(DATA TO EXAMINE Opens)

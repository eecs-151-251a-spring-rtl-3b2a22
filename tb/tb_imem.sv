// tb_imem: fills the instruction memory through its load port, then reads
// every word back by byte address, with the low two address bits and the
// address bits above the memory's size set at random (they are ignored).
module tb_imem;
  localparam int unsigned DEPTH = 256;
  logic        clk = 0, we;
  logic [7:0]  la;
  logic [31:0] ld, addr, rd;
  logic [31:0] m [DEPTH];
  int checks = 0, failures = 0;

  imem #(.DEPTH(DEPTH)) dut (.clk, .addr, .rdata(rd), .load_we(we), .load_addr(la), .load_data(ld));

  always #5 clk = ~clk;

  initial begin
    repeat (5000) @(posedge clk);
    failures++;
    $display("TB_RESULT checks=%0d failures=%0d", checks, failures);
    $finish;
  end

  initial begin
    we = 0; la = 0; ld = 0; addr = 0;
    for (int i = 0; i < DEPTH; i++) begin
      @(negedge clk);
      m[i] = $urandom; we = 1; la = 8'(i); ld = m[i];
    end
    @(negedge clk); we = 0;
    for (int n = 0; n < 2000; n++) begin
      int i;
      i = $urandom_range(0, DEPTH - 1);
      addr = {22'($urandom), 8'(i), 2'($urandom)};
      #1;
      checks++;
      if (rd != m[i]) begin failures++; $display("FAIL word %0d", i); end
    end
    $display("TB_RESULT checks=%0d failures=%0d", checks, failures);
    $finish;
  end
endmodule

(DATA TO EXAMINE Closes)

# [GOAL OF THE EXERCISE]
Exactly the lines from the start of the entries through the one bearing "bits and the" are to be output, with both ends included.

# [SOLUTION BELOW]
repository eecs-151-251a-spring-rtl-3b2a22
filename tb/tb_imem.sv
// tb_imem: fills the instruction memory through its load port, then reads
// every word back by byte address, with the low two address bits and the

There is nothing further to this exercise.